Ontem, dia 04/12/21, tive o privilégio de assistir à maravilhosa peça "A Doença do Outro" no Centro Cultural São Paulo, estrelada por Ronaldo Serruya e dirigida por Fabiano de Freitas, o Dadado. Iniciando de forma expositiva, como uma aula, o ator aborda questões como doença social, estigma, e imagens de controle. Mas mesmo nesta primeira parte, a emoção já vem aflorada.



Aos poucos, a linguagem emocionalmente catedrática vai se modificando, ganhando contornos cada vez mais autobiográficos, cada vez mais emocionais, até que irrompe em uma catarse sobre o que significa viver com hiv, e como a vida com o vírus marca os indivíduos, perante si mesmos e perante a sociedade.


Mostra ainda como o hiv não tem uma agenda, não é um ser político, ou agente religioso, é simplesmente um pedaço de RNA encapsulado com função puramente biológica.


Ao longo da peça, o ator nos convida a ressignificar nosso entendimento do que é ser um corpo positivo, e da importância de entendermos (e abraçarmos) nossa ancestralidade soropositiva. Somos marcados por quem nos precedeu na vida com hiv, e os que morreram em consequência da aids estão de alguma forma vivos em nós.

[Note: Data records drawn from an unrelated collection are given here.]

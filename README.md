# FTB-DIA: decoded x86 fetch blocks kept in memory, found by the branch predictor

An x86 front end spends much of its power and many of its cycles in the CISC
decoders. A trace cache avoids them by keeping decoded micro-ops in a
dedicated on-chip buffer. That buffer needs its own fetch engine and a lot of
area. This design keeps decoded micro-ops in **ordinary memory** instead.

The operating system gives each program a region of its virtual address space
called the **Decoded Instruction Area (DIA)**. When a fetch block has been
executed often enough, its committed micro-ops are written into DIA. The
**branch predictor** entry of that block records where the copy lives. The next
time the predictor predicts the block, the fetch request already carries the
address of the decoded copy. Fetch then reads micro-ops through the normal
instruction cache and sends them around the decoders.

No new cache, port or fetch engine is needed. The instruction cache does not
know whether it holds x86 bytes or micro-ops. The L2 sees the decoded words as
ordinary writes on its single port. The branch predictor's table, the Fetch
Target Buffer (FTB), grows three fields per entry.

The SystemVerilog in `rtl/` is synthesizable IEEE 1800-2017 and uses one package
of shared types (`dia_pkg`). `ftb_dia_frontend` is the top. Each block has a
self-checking testbench in `tb/`.

## The life of a fetch block

A *fetch block* is a run of instructions that starts at a branch target or
fall-through and ends with a branch. It is the unit that the predictor
predicts, that fetch reads, and that is stored in DIA.

1. **Predict.** Each cycle, `branch_predictor` looks up the current fetch
   address in the FTB, the perceptron, the indirect predictor and the RAS. It
   pushes one request into the 4-entry FTQ (`ftq`). The request holds the FTB
   entry, including `dvalid`, `daddr` and `dlen`, the predicted next address
   and a snapshot of the speculative histories.
2. **Fetch.** `fetch_unit` turns a request into instruction cache line reads.
   - If the request has `dvalid`, it reads `dlen` bytes starting at `daddr`.
     That is the decoded copy.
   - On an FTB hit without a copy, it reads the x86 bytes up to the
     fall-through.
   - On an FTB miss, it reads to the end of the line.

   Each line becomes a beat marked *decoded* or not.
3. **Decode.** `decode_bypass` sends decoded beats down a 3-stage fast path
   that does no work. Other beats go to the external CISC decoders, the slow
   path. Both paths are 3 stages deep, so control signals still cross the
   decode stages in the same cycles.
4. **Commit.** The back end commits the whole block. `dia_commit_ctrl` updates
   the FTB with it.
5. **Select.** Each FTB entry has a 4-bit hysteresis counter.
   - The same block committing again increments the counter.
   - A different block mapping to the same way decrements it. When it reaches
     zero, the entry is replaced and the new block starts at 1.
   - When the counter is saturated (15) and the entry has no decoded copy,
     the FTB raises `upd_store`. A block therefore needs at least 15 commits
     before it is stored.

   Selection keeps rarely executed code out of DIA.
6. **Store.** `dia_commit_ctrl` runs these steps in order:
   - **ALLOC** asks `dia_pointer` for `nuops × 4` bytes.
   - **STREAM** translates each word's DIA address in `commit_tlb` and pushes
     the word into `dia_write_buffer`.
   - **DSET** waits for the write buffer to drain, then writes `daddr`/`dlen`
     into the FTB entry and sets `dvalid`.

   `l2_arbiter` gives the single L2 port to the instruction cache first, then
   the data cache. The write buffer only gets cycles that both leave free.

Only committed blocks are stored. Wrong-path work never reaches DIA.

## DIA space: a pointer that only moves forward

`dia_pointer` holds three values:

| Register | Meaning | Reset |
|---|---|---|
| base | start of DIA, set by the OS | `0x4000_0000` |
| size | size of DIA, set by the OS | 64 KB |
| pointer | first free byte | base |

Blocks are placed one after another, and the pointer never moves back. A
block stops being referenced when its FTB entry is replaced. Its space is not
reclaimed: it stays unused until the next flush.

A **DIA flush** happens in three cases:
- an allocation does not fit, in which case the block is placed at the base;
- the instruction cache is invalidated (`icache_inval`), for example after
  self-modifying code;
- the OS writes the DIA registers (`cfg_we`).

The flush does not touch memory. It returns the pointer to the base and clears
every `dvalid` bit in the FTB in one cycle. `dia_flush_count` counts flushes.

## Keeping stale micro-ops out of rename

These rules are this design's own.

- **Front-end restart on a DIA flush.** When DIA is flushed, requests in the
  FTQ, in fetch or in the decoders may still point at decoded copies whose
  space is about to be reused. The top therefore flushes the FTQ, fetch and
  decode in the flush cycle. Prediction then restarts after the last block
  that reached rename. The register `resume_q` holds that block's request; it
  is replayed through the redirect path as if the block had resolved as
  predicted, which rebuilds the same histories and RAS pointer.

  If a multi-line block was only partly delivered when the flush hit, its
  early beats are delivered again. Rename must accept that, just as it does
  after a mispredict. Without the restart, the end-to-end test reads reused
  space and fails.
- **No decoded address before the data is in L2.** DSET waits until the write
  buffer is empty. Otherwise fetch could read the copy before the L2 holds it.
- **Storage cancelled by flushes.** An invalidation or register write while a
  block is being stored cancels the DSET step.
- **Ordering of the two decode paths.** Fast-path micro-ops must never reach
  rename ahead of older slow-path work. Equal depth alone is not enough when
  the decoders stall, so a decoded beat enters the fast path only when no
  slow-path beat is inside the decoders. An assertion (`a_paths_ordered`)
  checks that the two paths never deliver in the same cycle.

**Open point for the instruction cache.** DIA words are written to the L2
only. An L1 instruction cache line that already holds part of DIA (the rest of
a partly used line, or space reused after a flush) would go stale. The top
marks these writes on the L2 port with `l2_src == L2_DIA_WB`, so the
instruction cache can invalidate the matching line. That instruction cache is
outside this RTL.

## Blocks

| Module | Does | Default size |
|---|---|---|
| `ftb_dia_frontend` | top; wires everything below; front-end restart | — |
| `branch_predictor` | fetch address register, histories, FTQ push, redirect, commit training | — |
| `ftb` | 4-way FTB with hysteresis and decoded address/length/valid | 2048 entries |
| `perceptron_predictor` | conditional direction; 16-bit history, 8-bit weights, θ = ⌊1.93·16+14⌋ | 256 perceptrons |
| `indirect_predictor` | target of indirect jumps, indexed by address ⊕ path history | 2048 entries, 4-way |
| `ras` | return address stack with pointer repair | 32 |
| `next_address_logic` | next fetch address per branch type; miss → next line | — |
| `ftq` | fetch target queue | 4 |
| `fetch_unit` | request → line reads, decoded or original | 4 in flight, 32-byte lines |
| `decode_bypass` | fast path / slow path | 3 stages |
| `dia_commit_ctrl` | commit: train, allocate, stream, record | — |
| `dia_pointer` | base/size registers, pointer, flushes | 64 KB |
| `commit_tlb` | fully associative, 8 KB pages | 8 entries |
| `dia_write_buffer` | {physical address, micro-op word} FIFO | 8 |
| `l2_arbiter` | single L2 port, write buffer lowest priority; counts write-buffer stall cycles | — |

The table sizes, the 4-bit counter, the 3 decode stages, the 4-byte micro-ops,
the 8-entry commit TLB with 8 KB pages and the 64 KB DIA follow the original
proposal. Every width it leaves open is this design's choice and is listed in
`dia_pkg`:
- history lengths;
- the 5-bit block length and the 8-bit fall-through and decoded lengths;
- the 32-byte line.

Blocks are limited to 63 micro-ops (252 bytes).

## Top-level interface (`ftb_dia_frontend`)

All ports are plain signals or packed structs from `dia_pkg`.

- **DIA registers:** `cfg_we`, `cfg_base`, `cfg_size`; `icache_inval`
  (one-cycle pulse).
- **Instruction cache:** `ic_req_valid/ready/addr` (virtual, line-aligned
  except the first read of a block). `ic_rsp_valid/data` returns one 32-byte
  line per request, in order, at any later cycle.
- **CISC decoders:** `dec_in_valid/ready/beat` and `dec_flush`.
  `dec_out_valid/beat` return beats in order, at least 3 cycles after accepting
  them. There is no back-pressure on the output.
- **Rename:** `ren_valid/ren_beat`, one line of micro-ops or decoded
  instructions per cycle. It is always accepted.
- **Back end:**
  - `rd_valid/rd` is a one-cycle redirect carrying the mispredicted block's
    request and its real outcome.
  - `cm_valid/ready/cm` offers a committed block, followed by
    `up_valid/ready/data/last`: its micro-ops, one 32-bit word per beat.
    Every committed block must offer its micro-ops.
- **Page walker:** `tlb_miss/tlb_miss_vpn` out, `tlb_fill_valid/vpn/ppn` in.
- **L2:** `icm_*` and `dcm_*` are the L1 caches' requests, each held until
  granted. `l2_valid/ready/addr/we/wdata/src` is the single port.
- **Status:** `dia_ptr`, `dia_flush_count`, `dia_stored_count`,
  `wb_stall_count`.

Timing:
- The FTB, perceptron, indirect predictor and RAS are read combinationally, so
  a prediction takes one cycle.
- A redirect costs one cycle with no push.
- The fast path is exactly 3 cycles from acceptance to rename.

## Differences from the original proposal

- **Predictor latency.** The 3-cycle FTB latency and the 32-entry overriding
  predictor that hides it are not modelled. The overriding predictor is only
  named there, without its workings.
- **Fetch width.** The 4-wide and 8-wide setups are not distinguished. Fetch
  moves one 32-byte line per cycle, and prediction produces one block per
  cycle.
- **What "the same block" means.** A committed block matches an FTB entry only
  when start, length, fall-through, type and target all agree. An indirect
  jump that changes target therefore also decrements the counter.
- **Training.** Every committed block trains the FTB. On a miss, the way with
  the lowest counter is chosen; empty ways are filled first.
- **Added mechanisms.** The front-end restart, the wait for the write buffer,
  the cancel-on-flush rule, the DIA base register and the drain rule in
  `decode_bypass` are additions. They are described above.
- **Not built.** The instruction and data caches, the L2 itself, memory, the
  CISC decoders, the page walker and the out-of-order back end are outside
  this RTL and reached through ports.
- **L2 write width.** The L2 port writes 32-bit words. A real L2 would merge
  them into lines.

## How far it fits the evaluated programs

With the 64 KB default, the published per-benchmark decoded footprints of
SPECint2000 fit without any overflow flush. Those footprints are roughly:

| Benchmark | Decoded footprint |
|---|---|
| gzip | 12 KB |
| vpr | 8 KB |
| gcc | 17 KB |
| perlbmk | 58 KB |
| gap | 11 KB |
| vortex | 58 KB |
| bzip2 | 8 KB |
| twolf | 14 KB |

crafty (about 445 KB) and parser (about 162 KB) overflow and flush DIA from
time to time. That is the behaviour the overflow path implements.

`tb_dia_capacity` checks the boundary on the full-size front end. It runs a
ring of hot 252-byte blocks, each in its own FTB set.
- With 260 blocks (65,520 bytes), every block is stored exactly once. DIA
  never flushes, and the last pass is fetched entirely from DIA.
- With 261 blocks (65,772 bytes), the area overflows. It keeps flushing,
  because every block stays hot and is stored again.

## Simulating

Each testbench is self-checking. It prints
`TB_RESULT checks=<n> failures=<n>` and has a watchdog. With Verilator 5:

```
verilator --binary --timing --assert -Irtl -y rtl rtl/dia_pkg.sv \
    rtl/ftb_dia_frontend.sv tb/tb_ftb_dia_frontend.sv \
    --top-module tb_ftb_dia_frontend -Mdir obj && ./obj/Vtb_ftb_dia_frontend
```

Replace the two file names for any other block, for example `rtl/ftb.sv` with
`tb/tb_ftb.sv`.

`tb_ftb_dia_frontend` runs the top **at its default sizes**. It runs a
synthetic looping program of 17 blocks per iteration against models of:
- the instruction cache, which reads a memory model through a fixed address
  translation;
- decoders with 3 to 5 cycles of latency;
- a back end that checks every block reaching rename against the
  architectural program order, redirects on a wrong next address and commits
  every block with known micro-ops;
- a page walker;
- random cache miss traffic on the L2 port.

Every micro-op that arrives by the fast path is compared with the value
committed for it.

Partway through the run the testbench invalidates the instruction cache. It
then moves DIA to a 64-byte area, so that allocations keep overflowing. It
counts and requires each of these mechanisms:
- FTB misses, redirects, stored blocks;
- fast and slow beats, fast beats waiting behind the decoders, decoded blocks
  spanning two lines;
- overflow and invalidation flushes, front-end restarts;
- commit TLB misses, write-buffer stalls;
- returns predicted by the RAS, indirect-predictor predictions, perceptron
  taken and not-taken predictions;
- a full FTQ, FTB replacements;
- fast-path reads from the moved area.

110 iterations take about 22,000 cycles and well under a second.

The unit testbenches use smaller tables where that shortens the run. For
example, `tb_ftb` uses a 16-entry FTB and `tb_perceptron_predictor` uses 16
perceptrons with an 8-bit history. They compare against values worked out
independently. Examples:
- the 15th commit raises the store request;
- replacement happens when the counter reaches zero;
- the round-robin victims;
- the exact 3-cycle fast path;
- the write buffer's priority on the L2 port.

## Notes on the tools

- Verilator's lint reports unused bits: parts of wide structs that a block
  does not read.
- It also reports `SYNCASYNCNET` on `rst_n`, because the reset is also used in
  assertions' `disable iff`.
- It reports `UNUSEDPARAM` for package constants that only some blocks use,
  when a block that does not use them is linted on its own.
- It reports `SYMRSVDWORD` because `abort`, a port of `dia_commit_ctrl`, is
  also a common C++ name.

None of these is a circuit problem. There are no latches, combinational loops or
multiple drivers.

A "Doença do Outro" nos convida a viver em plenitude, a reconstruir uma nova cara do hiv/aids, a viver (parafraseando o ator e pesquisador Franco Fonseca) "sem capa e sem culpa".


A peça termina com uma grande dança coletiva na forma de expressar a alegria de ser... Simplesmente ser...


Saí do teatro profundamente tocado e transformado.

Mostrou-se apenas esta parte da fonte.